* _Dataset records_
========================================

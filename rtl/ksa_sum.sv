// ksa_sum: post-processing rows of the majority-gate Kogge-Stone adder.
//
// Forms s[i] = h[i] ^ c[i], where h is the half sum a^b and c[i] the carry
// into bit i, i.e. the group generate g[i-1:0] from the prefix tree (there
// is no carry input, so c[0] = 0 and s[0] = h[0]). A majority-gate XOR takes
// two rows:
//   row 1:  t1 = maj(h, ~c, 0) = h & ~c      t2 = maj(~h, c, 0) = ~h & c
//   row 2:  s  = maj(t1, t2, 1) = t1 | t2
// Bit 0 and the carry out g[W-1:0] are carried through both rows by buffers
// so that all W+1 result bits leave on the same phase.
//
// Inputs h and g must be valid at the same position. Row 1 is at POS, row 2
// at POS + stride (stride 2 with DRIVER_BUF, else 1); the result is valid
// after position POS + 2*stride - 1. The gate mapping of the XOR is this
// model's own.
module ksa_sum
  import aqfp_pkg::*;
#(
  parameter int unsigned W          = 16,
  parameter int unsigned POS        = 9,
  parameter bit          DRIVER_BUF = 1'b1
) (
  input  logic         clk,
  input  logic         rst_n,
  input  phase_t       phase,
  input  logic [W-1:0] h,
  input  logic [W-1:0] g,
  output logic [W-1:0] sum,
  output logic         cout
);

  localparam int unsigned STRIDE = row_stride(DRIVER_BUF);

  // Carry into bit i is the generate of group [i-1:0].
  logic [W-1:1] c;
  assign c = g[W-2:0];

  logic [W-1:1] t1_gate, t2_gate, t1, t2, s_gate;
  logic         s0, s0_mid, co_mid;

  // Row 1.
  aqfp_maj3 #(.W(W-1), .POS(POS), .INV_B(1'b1)) u_t1 (
    .clk, .rst_n, .phase, .a(h[W-1:1]), .b(c[W-1:1]), .c('0), .y(t1_gate));

  aqfp_maj3 #(.W(W-1), .POS(POS), .INV_A(1'b1)) u_t2 (
    .clk, .rst_n, .phase, .a(h[W-1:1]), .b(c[W-1:1]), .c('0), .y(t2_gate));

  aqfp_buffer #(.W(2), .POS(POS), .DEPTH(STRIDE)) u_pass1 (
    .clk, .rst_n, .phase, .d({h[0], g[W-1]}), .q({s0_mid, co_mid}));

  aqfp_buffer #(.W(2*(W-1)), .POS(POS+1), .DEPTH(STRIDE-1)) u_drv1 (
    .clk, .rst_n, .phase, .d({t1_gate, t2_gate}), .q({t1, t2}));

  // Row 2.
  aqfp_maj3 #(.W(W-1), .POS(POS+STRIDE)) u_or (
    .clk, .rst_n, .phase, .a(t1), .b(t2), .c('1), .y(s_gate));

  aqfp_buffer #(.W(W-1), .POS(POS+STRIDE+1), .DEPTH(STRIDE-1)) u_drv2 (
    .clk, .rst_n, .phase, .d(s_gate), .q(sum[W-1:1]));

  aqfp_buffer #(.W(2), .POS(POS+STRIDE), .DEPTH(STRIDE)) u_pass2 (
    .clk, .rst_n, .phase, .d({s0_mid, co_mid}), .q({s0, cout}));

  assign sum[0] = s0;

endmodule
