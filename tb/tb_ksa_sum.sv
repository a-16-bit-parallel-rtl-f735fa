// tb_ksa_sum: checks the post-processing XOR rows.
// For random operand pairs the testbench forms the half sum a^b and the
// per-bit carries itself (from integer additions of the low bits) and
// feeds them in, one pair per excitation cycle. The 17-bit result must be
// a+b. The 16-bit block with driver buffers starts at position 9 (phase 1)
// and has 4 rows; a 4-bit block without them starts at position 0 and has
// 2. The result must appear on exactly the right edge.
module tb_ksa_sum;
  import aqfp_pkg::*;

  localparam int unsigned NV = 150;

  logic        clk;
  logic        rst_n;
  phase_t      phase;
  logic [15:0] a, b, h, g, s16;
  logic [3:0]  s4;
  logic        co16, co4;
  logic [15:0] va [NV];
  logic [15:0] vb [NV];
  int          checks = 0, failures = 0;

  ksa_sum #(.W(16), .POS(9), .DRIVER_BUF(1'b1)) u16 (
    .clk, .rst_n, .phase, .h, .g, .sum(s16), .cout(co16));
  ksa_sum #(.W(4), .POS(0), .DRIVER_BUF(1'b0)) u4 (
    .clk, .rst_n, .phase, .h(h[3:0]), .g(g[3:0]), .sum(s4), .cout(co4));

  initial clk = 1'b0;
  always #5 clk = ~clk;

  initial begin : watchdog
    repeat (5000) @(posedge clk);
    failures++;
    $display("TB_RESULT checks=%0d failures=%0d", checks, failures);
    $finish;
  end

  function automatic int visible(input int u, input int first_phase, input int n);
    int e = u - first_phase - n + 1;
    return (e < 0) ? -1 : e / NUM_PHASES;
  endfunction

  function automatic logic [15:0] carries(input logic [15:0] x, input logic [15:0] y);
    logic [15:0] c;
    for (int i = 0; i < 16; i++) begin
      logic [16:0] mask = (17'd1 << (i + 1)) - 1;
      logic [16:0] s    = (17'(x) & mask) + (17'(y) & mask);
      c[i] = s[i+1];
    end
    return c;
  endfunction

  function automatic logic [16:0] total(input int j, input int bits);
    logic [16:0] m = (17'd1 << bits) - 1;
    return (j < 0) ? '0 : (17'(va[j]) & m) + (17'(vb[j]) & m);
  endfunction

  task automatic check(input string name, input logic [16:0] got, input logic [16:0] exp);
    checks++;
    if (got !== exp) begin
      failures++;
      $display("FAIL %s: got %h expected %h", name, got, exp);
    end
  endtask

  initial begin
    for (int j = 0; j < NV; j++) begin
      va[j] = 16'($urandom); vb[j] = 16'($urandom);
    end
    va[0] = 16'hFFFF; vb[0] = 16'h0001;
    va[1] = 16'hFFFF; vb[1] = 16'hFFFF;
    va[2] = 16'h0000; vb[2] = 16'hFFFF;
    rst_n = 1'b0; phase = 4'b1111; a = '0; b = '0; h = '1; g = '1;
    @(negedge clk);
    rst_n = 1'b1;
    for (int u = 0; u < NV * NUM_PHASES; u++) begin
      if (u % NUM_PHASES == 0) begin
        a = va[u / NUM_PHASES]; b = vb[u / NUM_PHASES];
        h = a ^ b;
        g = carries(a, b);
      end
      phase = phase_t'(1 << (u % NUM_PHASES));
      @(negedge clk);
      check("w16", {co16, s16}, total(visible(u, 1, 4), 16));
      check("w4",  17'({co4, s4}), total(visible(u, 0, 2), 4));
    end
    $display("TB_RESULT checks=%0d failures=%0d", checks, failures);
    $finish;
  end
endmodule
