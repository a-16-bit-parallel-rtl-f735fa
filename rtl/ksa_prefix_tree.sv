// ksa_prefix_tree: Kogge-Stone carry prefix tree of majority gates.
//
// Takes the bitwise generate/propagate pairs and, in log2(W) levels, turns
// each g[i] into the generate of the whole group [i:0], which is the carry
// out of bit i. Level k (span d = 2**k) combines bit i with bit i-d:
//   i >= 2d       black cell (group generate and carry-alive propagate)
//   d <= i < 2d   gray cell  (the group now reaches bit 0: generate only)
//   i < d         a buffer carries g[i] on unchanged
// Every bit is handled in every level, which is the Kogge-Stone shape: the
// tree is as shallow as possible and fan-out is one per level, at the price
// of wires that span d bit slices (half the word in the last level).
//
// Level k is a gate row at position POS + k*stride, followed by a driver
// buffer row when DRIVER_BUF is set (stride 2, else 1). Propagate bits that
// no later cell reads (i < 2d after level k) are not carried on and read as
// 0. The output is valid after position POS + levels*stride - 1.
module ksa_prefix_tree
  import aqfp_pkg::*;
#(
  parameter int unsigned W          = 16,
  parameter int unsigned POS        = 1,
  parameter bit          DRIVER_BUF = 1'b1
) (
  input  logic         clk,
  input  logic         rst_n,
  input  phase_t       phase,
  input  logic [W-1:0] g_in,
  input  logic [W-1:0] p_in,
  output logic [W-1:0] g_out
);

  localparam int unsigned STRIDE = row_stride(DRIVER_BUF);
  localparam int unsigned LEVELS = prefix_levels(W);

  // gs[k]/ps[k]: inputs of level k, i.e. groups of 2**k bits (fewer at the
  // bottom of the word).
  logic [W-1:0] gs [LEVELS+1];
  logic [W-1:0] ps [LEVELS+1];

  assign gs[0] = g_in;
  assign ps[0] = p_in;

  for (genvar k = 0; k < LEVELS; k++) begin : g_level
    localparam int unsigned D   = 1 << k;
    localparam int unsigned ROW = POS + k*STRIDE;

    logic [W-1:0] g_row, p_row;

    for (genvar i = 0; i < W; i++) begin : g_bit
      if (i >= 2*D) begin : g_black
        ksa_black_cell #(.POS(ROW)) u_cell (
          .clk, .rst_n, .phase,
          .gh(gs[k][i]), .ph(ps[k][i]), .gl(gs[k][i-D]), .pl(ps[k][i-D]),
          .g(g_row[i]), .p(p_row[i]));
      end else if (i >= D) begin : g_gray
        ksa_gray_cell #(.POS(ROW)) u_cell (
          .clk, .rst_n, .phase,
          .gh(gs[k][i]), .ph(ps[k][i]), .gl(gs[k][i-D]),
          .g(g_row[i]));
        assign p_row[i] = 1'b0;
      end else begin : g_pass
        aqfp_buffer #(.W(1), .POS(ROW), .DEPTH(1)) u_buf (
          .clk, .rst_n, .phase, .d(gs[k][i]), .q(g_row[i]));
        assign p_row[i] = 1'b0;
      end
    end

    aqfp_buffer #(.W(2*W), .POS(ROW+1), .DEPTH(STRIDE-1)) u_drv (
      .clk, .rst_n, .phase, .d({g_row, p_row}), .q({gs[k+1], ps[k+1]}));
  end

  assign g_out = gs[LEVELS];

endmodule
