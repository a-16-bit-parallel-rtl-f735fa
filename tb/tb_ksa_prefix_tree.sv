// tb_ksa_prefix_tree: checks the Kogge-Stone carry tree.
// Inputs are the generate/propagate pair of a random operand pair, g = a&b
// and p = a|b, one pair per excitation cycle. Output bit i must be the carry
// out of bit i of a+b, taken here from an integer addition of the low i+1
// bits. The 16-bit tree with driver buffers starts at position 1 and has
// 8 rows; an 8-bit tree without them starts at position 0 and has 3. The
// result must appear on exactly the right edge.
module tb_ksa_prefix_tree;
  import aqfp_pkg::*;

  localparam int unsigned NV = 150;

  logic        clk;
  logic        rst_n;
  phase_t      phase;
  logic [15:0] a, b, c16;
  logic [7:0]  c8;
  logic [15:0] va [NV];
  logic [15:0] vb [NV];
  int          checks = 0, failures = 0;

  ksa_prefix_tree #(.W(16), .POS(1), .DRIVER_BUF(1'b1)) u16 (
    .clk, .rst_n, .phase, .g_in(a & b), .p_in(a | b), .g_out(c16));
  ksa_prefix_tree #(.W(8), .POS(0), .DRIVER_BUF(1'b0)) u8 (
    .clk, .rst_n, .phase, .g_in(a[7:0] & b[7:0]), .p_in(a[7:0] | b[7:0]), .g_out(c8));

  initial clk = 1'b0;
  always #5 clk = ~clk;

  initial begin : watchdog
    repeat (5000) @(posedge clk);
    failures++;
    $display("TB_RESULT checks=%0d failures=%0d", checks, failures);
    $finish;
  end

  function automatic int visible(input int u, input int first_phase, input int n);
    int e = u - first_phase - n + 1;
    return (e < 0) ? -1 : e / NUM_PHASES;
  endfunction

  function automatic logic [15:0] carries(input int j);
    logic [15:0] c;
    if (j < 0) return '0;
    for (int i = 0; i < 16; i++) begin
      logic [16:0] mask = (17'd1 << (i + 1)) - 1;
      logic [16:0] s    = (17'(va[j]) & mask) + (17'(vb[j]) & mask);
      c[i] = s[i+1];
    end
    return c;
  endfunction

  task automatic check(input string name, input logic [15:0] got, input logic [15:0] exp);
    checks++;
    if (got !== exp) begin
      failures++;
      $display("FAIL %s: got %h expected %h", name, got, exp);
    end
  endtask

  initial begin
    for (int j = 0; j < NV; j++) begin
      va[j] = 16'($urandom); vb[j] = 16'($urandom);
    end
    va[0] = 16'hFFFF; vb[0] = 16'h0001;   // ripple through every bit
    va[1] = 16'h00FF; vb[1] = 16'h0001;   // ripple through the 8-bit tree
    va[2] = 16'hFFFF; vb[2] = 16'hFFFF;   // generate everywhere
    va[3] = 16'h7FFF; vb[3] = 16'h0001;   // stops one bit short of the top
    rst_n = 1'b0; phase = 4'b1111; a = '1; b = '1;
    @(negedge clk);
    rst_n = 1'b1;
    for (int u = 0; u < NV * NUM_PHASES; u++) begin
      if (u % NUM_PHASES == 0) begin a = va[u / NUM_PHASES]; b = vb[u / NUM_PHASES]; end
      phase = phase_t'(1 << (u % NUM_PHASES));
      @(negedge clk);
      check("w16", c16, carries(visible(u, 1, 8)));
      check("w8",  {8'h00, c8}, {8'h00, carries(visible(u, 0, 3)) & 16'h00FF});
    end
    $display("TB_RESULT checks=%0d failures=%0d", checks, failures);
    $finish;
  end
endmodule
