// ksa16_aqfp: 16-bit parallel-prefix (Kogge-Stone) adder built, gate for
// gate, the way an AQFP circuit is built: every gate is a three-input
// majority gate latched by a four-phase power-clock.
//
// Data path (positions count clocked rows; the default has a driver buffer
// after every gate row, so each gate row takes two positions):
//   pos  0- 1  ksa_pg          generate g = a&b, propagate p = a|b
//   pos  2- 3  ksa_pg          half sum h = a^b           (beside level 0)
//   pos  2- 9  ksa_prefix_tree four Kogge-Stone levels, spans 1, 2, 4, 8
//   pos  4- 9  aqfp_buffer     delays h to meet the carries
//   pos 10-13  ksa_sum         two-row XOR s = h ^ carry, carry out
// STAGES = (log2(W) + 3) * 2 = 14 clocked rows in all.
//
// Timing: `clk` advances one power-clock phase per edge; aqfp_phase_gen
// turns it into the one-hot `phase` output, and row n latches when phase
// bit (n mod 4) is set. Operands are sampled on the edge where phase[0] is
// set and must be held for the four edges of that excitation cycle; the
// result appears STAGES-1 edges after the sampling edge, i.e. in the middle
// of the fourth excitation cycle, and holds for four edges. One addition
// can start every excitation cycle (every four edges), so about three and a
// half additions are in flight at once.
//
// What follows the design: 16-bit operands, 17-bit result, majority-3 gates
// only, Kogge-Stone prefix tree, four-phase clocking, a driver buffer after
// every logic row. This model's own choices: the gate mapping of g, p, h and
// the XOR, a reset to 0 of every latch, no carry input, and the digital
// phase counter that stands in for the analog AC excitation. W may be
// changed to scale the word size; long-wire repeater rows that a wider
// physical layout would need are not modelled (they only add latency).
module ksa16_aqfp
  import aqfp_pkg::*;
#(
  parameter int unsigned W          = 16,
  parameter bit          DRIVER_BUF = 1'b1
) (
  input  logic         clk,     // one edge per power-clock phase
  input  logic         rst_n,   // synchronous, active low
  input  logic [W-1:0] a,
  input  logic [W-1:0] b,
  output phase_t       phase,   // one-hot: phase excited at the next edge
  output logic [W-1:0] sum,
  output logic         cout
);

  localparam int unsigned STRIDE = row_stride(DRIVER_BUF);
  localparam int unsigned LEVELS = prefix_levels(W);
  localparam int unsigned STAGES = adder_stages(W, DRIVER_BUF);

  logic [W-1:0] g, p, h, h_late, carry;

  aqfp_phase_gen u_clock (.clk, .rst_n, .phase);

  ksa_pg #(.W(W), .POS(0), .DRIVER_BUF(DRIVER_BUF)) u_pg (
    .clk, .rst_n, .phase, .a, .b, .g, .p, .h);

  ksa_prefix_tree #(.W(W), .POS(STRIDE), .DRIVER_BUF(DRIVER_BUF)) u_tree (
    .clk, .rst_n, .phase, .g_in(g), .p_in(p), .g_out(carry));

  aqfp_buffer #(.W(W), .POS(2*STRIDE), .DEPTH((LEVELS-1)*STRIDE)) u_h_delay (
    .clk, .rst_n, .phase, .d(h), .q(h_late));

  ksa_sum #(.W(W), .POS((LEVELS+1)*STRIDE), .DRIVER_BUF(DRIVER_BUF)) u_sum (
    .clk, .rst_n, .phase, .h(h_late), .g(carry), .sum, .cout);

  // The last gate row of ksa_sum is the final position of the pipeline.
  initial assert (STAGES == (LEVELS+3)*STRIDE);

endmodule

========================================

* _Task item_
Check all the records above and select each line where the string "must" is found.

* _Expected output_
// Inputs h and g must be valid at the same position. Row 1 is at POS, row 2
// feeds them in, one pair per excitation cycle. The 17-bit result must be
// 2. The result must appear on exactly the right edge.
// and p = a|b, one pair per excitation cycle. Output bit i must be the carry
// result must appear on exactly the right edge.
// set and must be held for the four edges of that excitation cycle; the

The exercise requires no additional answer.